- Wasze referaty chce wiedzieć na
poniedziałek. Zaraz powinien być dzwonek wiec się spakujcie. – powiedział
nauczyciel od biologii. Jak na zawołanie, zadzwonił upragniony dzwonek który
sygnalizował mi tylko jedno. Wolność. Spakowałam wszystkie swoje rzeczy do
torby, i pokierowałam się do drzwi.
- Buttler, poczekaj. – zawołał mnie
pan Russo. Oh świetnie. Czego chcesz popaprańcu?
- Tak proszę pana? – uśmiechnęłam się
uroczo do nauczyciela. Nienawidzę go. Strasznie mnie irytuje jego sposób bycia.
Uważa się za najmądrzejszego, najprzystojniejszego nauczyciela w szkole. Gówno
prawda. Ma zarośniętą klatę, a nosi do tego koszulki z dekoltem w serek. Zbiera
mi się na wymioty jak go tylko widzę. Wygląda jak napalony pedofil.

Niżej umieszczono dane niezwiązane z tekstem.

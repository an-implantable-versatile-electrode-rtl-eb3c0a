`timescale 1ns/1ps
// tb_reset_block - self-checking test of the reset-sequence detector.
// Feeds random bit streams (biased towards '1' so that long runs occur)
// and compares seq_rst before every falling clock edge with a reference
// run-length count. Also checks that power-on reset clears the count.
module tb_reset_block;
  logic clk = 1'b1, por = 1'b0, shr = 1'b0, seq_rst;
  int checks = 0, failures = 0, ref_run = 0, n_detect = 0;

  reset_block dut (.clk(clk), .por(por), .shr(shr), .seq_rst(seq_rst));

  task automatic check(input logic ok, input string what);
    checks++;
    if (!ok) begin
      failures++;
      $display("FAIL %s at %0t", what, $time);
    end
  endtask

  // Present one bit and clock it in with a falling edge.
  task automatic send(input logic v);
    shr = v;
    #5;
    check(seq_rst == (v && ref_run == 3), $sformatf("seq_rst run=%0d bit=%0d", ref_run, v));
    if (seq_rst) n_detect++;
    clk = 1'b0;
    ref_run = v ? ((ref_run < 4) ? ref_run + 1 : 4) : 0;
    #5 clk = 1'b1;
    #5;
  endtask

  initial begin
    #1 por = 1'b1;
    #20 por = 1'b0;
    // exactly the reset sequence, then a data bit
    repeat (4) send(1'b1);
    send(1'b0);
    // three ones are not enough
    repeat (3) send(1'b1);
    send(1'b0);
    // a long run asserts only once
    repeat (7) send(1'b1);
    // por in the middle of a run clears the count
    send(1'b0);
    repeat (3) send(1'b1);
    por = 1'b1; #5 por = 1'b0; ref_run = 0;
    send(1'b1);
    check(n_detect == 2, "number of detections in directed part");
    // random stream
    for (int i = 0; i < 2000; i++)
      send(($urandom % 10) < 7);
    check(n_detect > 30, "random stream produced detections");
    $display("TB_RESULT checks=%0d failures=%0d", checks, failures);
    $finish;
  end

  initial begin
    #200000;
    failures++;
    $display("watchdog expired");
    $display("TB_RESULT checks=%0d failures=%0d", checks, failures);
    $finish;
  end
endmodule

- Byłaś jakaś nieobecna na lekcji,
coś się stało? – Jeden z uczniów którego widziałam chyba pierwszy raz na oczy,
wyzwał mnie od suki i wyglądał jak by miał ochotę mnie zabić ale nie nic się
nie stało, skąd ten absurdalny pomysł?
- Nie, po prostu się nie wyspałam. –
nie skłamałam, była to prawda. Ale faktem jest to że ja się nigdy nie wysypiam.

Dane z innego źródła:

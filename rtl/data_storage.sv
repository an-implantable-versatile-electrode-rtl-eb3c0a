`timescale 1ns/1ps
// data_storage - the two 2*N_EL-bit registers of the digital unit.
//
// Reg1 is a serial-in, parallel-out register. Rather than shifting, each
// received control bit is written straight into its own flip-flop, chosen
// by a Gray-code counter (gray_counter) whose code is decoded directly into
// a flip-flop select; the k-th control bit after the reset sequence lands in
// b[k]. Bit order follows the control word: b[2k] = Ck (cathodic switch of
// electrode k), b[2k+1] = Ak (anodic switch). Reg1 is cleared by the reset
// sequence (seq_rst) and by the error output e of the mode selection block.
//
// Reg2 is a parallel-in, parallel-out register whose bits drive the output
// stage switches directly (v_c[k], v_a[k]). The mode selection block tells
// it on each edge what to load (reg2_op): Reg1 as received for the first
// phase, all switches open for the interphase delay, Reg1 with anode and
// cathode swapped for the second phase, and all cathodic switches closed
// after the second phase so every electrode is tied to the reference and
// discharges. Power-on reset puts Reg2 in that discharge state.
//
// The two registers, the Gray-code addressing and the phase sequence follow
// the design description. Writing one flip-flop per bit through a decoded
// address, and using the discharge state also after power-on, are this
// implementation's choices.
//
// Timing: everything acts on the falling edge of the extracted clock clk;
// shr then holds the bit demodulated during the previous bit period.
module data_storage
  import rdm_pkg::*;
#(
  parameter int unsigned N_EL = rdm_pkg::N_EL_DEFAULT
) (
  input  logic              clk,
  input  logic              por,
  input  logic              seq_rst,   // reset sequence seen (reset block)
  input  logic              load_en,   // write shr into Reg1 at the counter address
  input  logic              err_clr,   // e: clear Reg1 after a failed check
  input  reg2_op_e          reg2_op,
  input  logic              shr,
  output logic [2*N_EL-1:0] b,         // Reg1 contents, to the error check
  output logic [N_EL-1:0]   v_c,       // Reg2: cathodic switch controls
  output logic [N_EL-1:0]   v_a        // Reg2: anodic switch controls
);

  localparam int unsigned NB = 2 * N_EL;
  localparam int unsigned AW = $clog2(NB);

  logic [AW-1:0] addr_gray;
  logic [N_EL-1:0] stored_c, stored_a;

  gray_counter #(.W(AW)) u_addr_cnt (
    .clk (clk),
    .por (por),
    .clr (seq_rst),
    .en  (load_en && !seq_rst),
    .gray(addr_gray)
  );

  // Gray code of a binary count.
  function automatic logic [AW-1:0] to_gray(input int unsigned k);
    return AW'(k ^ (k >> 1));
  endfunction

  // Reg1
  always_ff @(negedge clk or posedge por) begin
    if (por)
      b <= '0;
    else if (seq_rst || err_clr)
      b <= '0;
    else if (load_en) begin
      // Flip-flop k is selected when the counter shows the Gray code of k.
      for (int unsigned k = 0; k < NB; k++)
        if (addr_gray == to_gray(k))
          b[k] <= shr;
    end
  end

  always_comb begin
    for (int k = 0; k < int'(N_EL); k++) begin
      stored_c[k] = b[2*k];
      stored_a[k] = b[2*k+1];
    end
  end

  // Reg2
  always_ff @(negedge clk or posedge por) begin
    if (por) begin
      v_c <= '1;
      v_a <= '0;
    end else begin
      unique case (reg2_op)
        R2_HOLD:      ;
        R2_FORWARD:   begin v_c <= stored_c; v_a <= stored_a; end
        R2_OPEN:      begin v_c <= '0;       v_a <= '0;       end
        R2_REVERSE:   begin v_c <= stored_a; v_a <= stored_c; end
        R2_DISCHARGE: begin v_c <= '1;       v_a <= '0;       end
        default:      begin v_c <= '0;       v_a <= '0;       end
      endcase
    end
  end

endmodule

- Dobra idź już, nie chce ci widzieć.
– co za cham! On myśli ze ja nie mam co robić po lekcji tylko oglądać jego nie
wyparzoną mordę? Chciałam bym mu coś odpowiedzieć, ale wiem że nie wyszło by z
tego nic dobrego. Znając życie, zadzwonił by do mojej mamy, i wyjebał by z
monologiem jaka to jej córka jest niewdzięczna, pyskata i źle wychowana. Moja
mama by mnie zabiła. Miałabym szlaban na wszystko. Według niej szkoła jest
najważniejsza, dlatego mam tak dobre oceny. Podczas gdy inni w weekendy
imprezują z przyjaciółmi, ja siedzę z głową w książkach. Nie odpowiedziałam już
nic panu Russo i wyszłam z klasy. Najpierw Jess, potem ten chłopak, a teraz on.
Idealne rozpoczęcie weekendu nie ma co.
***
Leżałam w pokoju, z laptopem na
nogach, przeglądając tumblra. Nudziło mi się okropnie. Kolejny weekend który spędzę
w swoim pokoju? Na to wygląda. Moje życie jest strasznie nudne. Podczas gdy
inni nastolatkowie imprezują, ja siedzę w domu i użalam się nad swoim życiem.
Po chwili poczułam wibracje przy moim
prawym udzie. Telefon. Odszukałam go szybko i odebrałam nawet nie patrząc kto
dzwoni.
- Halo? – spytałam.
- Ali! – Od razu rozpoznałam kto
dzwoni. Wszędzie rozpoznam ten piskliwy głosik mojej przyjaciółki.
- Jess. – powiedziałam normalnie bez
żadnego entuzjazmu, dzwoni do mnie codziennie wiec to dla mnie normalne ze
dzwoni tez teraz.
- Dzisiaj jest domówka u Colina,
piszesz się? – Colin to kapitan drużyny koszykarskiej, jest bogaty i popularny.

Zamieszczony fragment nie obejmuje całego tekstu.